Elbows crooked, hands before me pantomiming the strumming of invisible strings, "Like Indian guitar."
Blank stare. "an'ow mudge ya pay forit?"
Adaptive linguistic skills kicked in. " 'bout eddie bux," I offered to her satisfaction.
At some point during the flight my throat had stopped working, that is to say, I lost the ability to swallow. Perhaps my unsevered tonsils are to blaim for my regular throat ailments, or maybe the chain smoking I only do when traveling. Regardless, my momentary alarm and accompanying urge to go kicking my way into the cockpit for assistance was subsided when I determined I could in fact swallow if my mouth was full of water. Very interesting, I know. Ten hours of this and my piss was urgent, clear, and frequent. By the time I was through baggage and customs I was dying. My ride nowhere to be found, I wheeled my luggage in front of the men's room in the LAX International terminal and before hotfooting into the restroom asked an asian man standing there "hey couldya keep an eye on these for 15 seconds I'll be right-out!?" Coming from laid back friendly thailand, I was taken aback when he proceeded to delineate with great care and animation each exact reason why he could not. Damn, he was American-Asian. Not wanting to "get involved," concern over what really might be in said luggage, and "not wanting to be responsible" were the sources of his anxieties. I gave him a disbelieving look, shook my hands before me in the universal appellation of "stop, please stop" before leaving my luggage to fend for itself.
Outside the terminal, the automated repeating voices, once so friendly and encouraging: "The White Zone is for loading and unloading of passengers only. Thank you for your cooperation." have been replaced with an angry Henry Rollins-esque angry rant. "Do not leave your car here! It will be towed immediately! I FUCKING HATE TERRORISTS!" though I fabricated that last bit, Mr.
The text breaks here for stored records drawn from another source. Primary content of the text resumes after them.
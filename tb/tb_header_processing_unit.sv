// tb_header_processing_unit: the header FSM alone. The testbench stands in
// for the CAMs and the match address unit: it remembers which CAM searches
// were issued and with which key, and answers hit/miss from one TCP rule and
// one UDP rule. It checks the extracted keys, the order of the sequential
// TCP search (source address, then source port, then destination port, each
// only after a hit), the descriptor of each frame and its cycle.
module tb_header_processing_unit;
  import snic_pkg::*;
  localparam int NUM_RULES = 100;
  localparam logic [31:0] HOST = 32'h0A01_0203;
  logic clk = 0, rst_n = 0;
  always #5 clk = ~clk;
  logic [7:0] rx_data = '0;
  logic rx_valid = 0, rx_last = 0;
  logic [31:0] host_ip = HOST;
  logic sa_search, sp_search, dp_search, use_sa, use_sp, use_dp, tcp_rules;
  logic [31:0] sa_key;
  logic [15:0] sp_key, dp_key;
  logic mau_hit, mau_multi;
  logic [$clog2(NUM_RULES)-1:0] mau_addr;
  logic desc_valid, wake;
  pkt_desc_t desc;
  header_processing_unit #(.NUM_RULES(NUM_RULES)) dut (.*);

  int checks = 0, failures = 0;
  task automatic check(input bit ok, input string what);
    checks++; if (!ok) begin failures++; $display("FAIL: %s", what); end
  endtask
  initial begin
    repeat (20000) @(posedge clk);
    failures++; $display("FAIL: watchdog");
    $display("TB_RESULT checks=%0d failures=%0d", checks, failures); $finish;
  end

  // CAM stand-in: TCP rule 9 = (10.9.9.9, 1111, 2222), UDP rule 4 = port 53
  bit sa_m = 0, sp_m = 0, dpt_m = 0, dpu_m = 0;
  string order = "";
  always @(posedge clk) begin
    if (sa_search) begin sa_m <= (sa_key == 32'h0A09_0909); order = {order, "A"}; end
    if (sp_search) begin sp_m <= (sp_key == 16'd1111);      order = {order, "P"}; end
    if (dp_search) begin dpt_m <= (dp_key == 16'd2222); dpu_m <= (dp_key == 16'd53); order = {order, "D"}; end
  end
  always_comb begin
    if (tcp_rules) mau_hit = (!use_sa || sa_m) && (!use_sp || sp_m) && (!use_dp || dpt_m) && (use_sa || use_sp || use_dp);
    else           mau_hit = use_dp && dpu_m;
    mau_multi = 1'b0;
    mau_addr  = tcp_rules ? 7'd9 : 7'd4;
  end

  int unsigned cyc = 0;
  always @(negedge clk) cyc <= cyc + 1;
  int unsigned got_at = 0;
  pkt_desc_t got;
  int n_desc = 0;
  always @(negedge clk) if (desc_valid) begin got = desc; got_at = cyc; n_desc++; end

  task automatic frame(input logic [15:0] et, input logic [7:0] pr, input logic [31:0] sa,
                       input logic [31:0] da, input logic [15:0] sp, input logic [15:0] dp,
                       input int dec_byte, input int lat, input pkt_desc_t exp_d,
                       input string exp_order);
    logic [7:0] f[64];
    int unsigned at = 0, n0;
    foreach (f[i]) f[i] = 8'(i);
    {f[12], f[13]} = et; f[14] = 8'h45; f[23] = pr;
    {f[26], f[27], f[28], f[29]} = sa; {f[30], f[31], f[32], f[33]} = da;
    {f[34], f[35]} = sp; {f[36], f[37]} = dp;
    order = ""; n0 = n_desc;
    for (int i = 0; i < 64; i++) begin
      rx_data = f[i]; rx_valid = 1; rx_last = (i == 63);
      if (i == dec_byte) at = cyc + lat;
      @(negedge clk);
    end
    rx_valid = 0; rx_last = 0;
    repeat (2) @(negedge clk);
    check(n_desc == n0 + 1, "one descriptor per frame");
    check(got == exp_d, $sformatf("descriptor %p expected %p", got, exp_d));
    check(got_at == at, $sformatf("descriptor at %0d expected %0d", got_at, at));
    check(order == exp_order, $sformatf("CAM search order %s expected %s", order, exp_order));
  endtask

  function automatic pkt_desc_t D(input pkt_class_e c, input pkt_action_e a, input bit h, input int r);
    return '{cls: c, action: a, rule_hit: h, multi_match: 1'b0, rule_addr: DESC_RULE_AW'(r)};
  endfunction

  initial begin
    repeat (2) @(negedge clk);
    rst_n = 1;
    @(negedge clk);
    frame(ETHERTYPE_ARP, 0, 0, 0, 0, 0, 13, 1, D(CLS_ARP, ACT_PROXY, 0, 0), "");
    frame(16'h88CC, 0, 0, 0, 0, 0, 13, 1, D(CLS_OTHER, ACT_WAKE, 0, 0), "");
    frame(ETHERTYPE_IPV4, IPPROTO_ICMP, 1, HOST, 0, 0, 33, 1, D(CLS_ICMP, ACT_PROXY, 0, 0), "");
    frame(ETHERTYPE_IPV4, IPPROTO_TCP, 32'h0A09_0909, HOST + 1, 1111, 2222, 33, 1, D(CLS_TCP, ACT_DROP, 0, 0), "");
    frame(ETHERTYPE_IPV4, IPPROTO_TCP, 32'h0A09_0909, HOST, 1111, 2222, 37, 4, D(CLS_TCP, ACT_PROXY, 1, 9), "APD");
    frame(ETHERTYPE_IPV4, IPPROTO_TCP, 32'h0A09_0908, HOST, 1111, 2222, 37, 2, D(CLS_TCP, ACT_WAKE, 0, 0), "A");
    frame(ETHERTYPE_IPV4, IPPROTO_TCP, 32'h0A09_0909, HOST, 1112, 2222, 37, 3, D(CLS_TCP, ACT_WAKE, 0, 0), "AP");
    frame(ETHERTYPE_IPV4, IPPROTO_TCP, 32'h0A09_0909, HOST, 1111, 2223, 37, 4, D(CLS_TCP, ACT_WAKE, 0, 0), "APD");
    frame(ETHERTYPE_IPV4, IPPROTO_UDP, 32'h0A09_0909, HOST, 7, 53, 37, 2, D(CLS_UDP, ACT_PROXY, 1, 4), "D");
    frame(ETHERTYPE_IPV4, IPPROTO_UDP, 32'h0A09_0909, HOST, 7, 54, 37, 2, D(CLS_UDP, ACT_WAKE, 0, 0), "D");
    frame(ETHERTYPE_IPV4, 8'd89, 32'h0A09_0909, HOST, 7, 54, 33, 1, D(CLS_OTHER, ACT_WAKE, 0, 0), "");
    $display("TB_RESULT checks=%0d failures=%0d", checks, failures);
    $finish;
  end
endmodule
Airport dude sounds really pissed off now.
Ten days flew by; my plans of writing copious amounts and playing through Return to Castle Wolfenstein were sidetracked by unending mundane errands/tasks/shit that "had to be taken care of." It is ridiculous how much of nothing we let consume us 'back home.' Even the "poor" people need a personal assistant.
Another thing learned was that I can be adaptable both ways...although an evening dining out in "Old-Town Pasadena" left me wild-eyed and feeling unwell, instead of withdrawing from it all, I found I was able to go from arguing over a $0.10 bus ride to unquestioningly buying four dollar juice shakes within a few days.
Ten days later China Airlines was still unable to get me off waiting list, and during each of my several daily calls, the invariably female Taiwanese representatives would softly reprimand me. "Why you try fly tru Taipei two day aftah Chinee New Yeah?"
Why indeed. Besides Adam languishing in Bangkok, I had to make it back to Thailand for the arrival of our architectural specialist (and my bro) Randy, who was coming from his home/ops in 'frisco to study Angkor with us. "Standby" is a loaded word that drips malignantly off the tongue. "Yes suh, yu can try stahn-by, maybe you nah make it on fligh' tho." Thus encouraged I arrived at the Tom Bradley terminal of the Los Angeles X airport at six-thirty a.m., and resolutely positioned myself in front of the CAL counter. To the concern of the security personnel and national guardsmen, I then stood without moving for four hours until the counter opened and I was first on the standby list. I could say something to the affect that 'traveling has made me patient' but that would be self-deceitful bullshit - it's just an ingrained stubbornness. And it didn't help. There was no seat to be had, but as I had purchased this ticket in Thailand, it proved a relatively inexpensive undertaking to upgrade to the passenger-deficient "Dynasty Class." [Note: If you can, always buy your airline tix in Thailand, they are ~$100 cheaper each - less taxes]
Also known as "Business Class" on the plane they still like to refer to it as "First Class," which does not make me uncomfortable in any way. It's pusillanimous over-sensitive bourgeois wankers who are ill at ease with the "class distinctions" imposed by calling a seating/service section "First Class." It is no reflection on the passenger - it's not like you have to be of a certain CASTE to fly First Class, it's just a better class of service. It's too bad that the world is a complex place and things are different and thus require CLASSIFICATIONS and HIERARCHY - call it what you like, if you are that insecure you have greater worries then the injustice of this elitist naming-scheme.
But enough of my apologetic first-class shame. I don't need to share the burden of the First class with you.
Enough digression - back to the show. (though here are a couple of pix)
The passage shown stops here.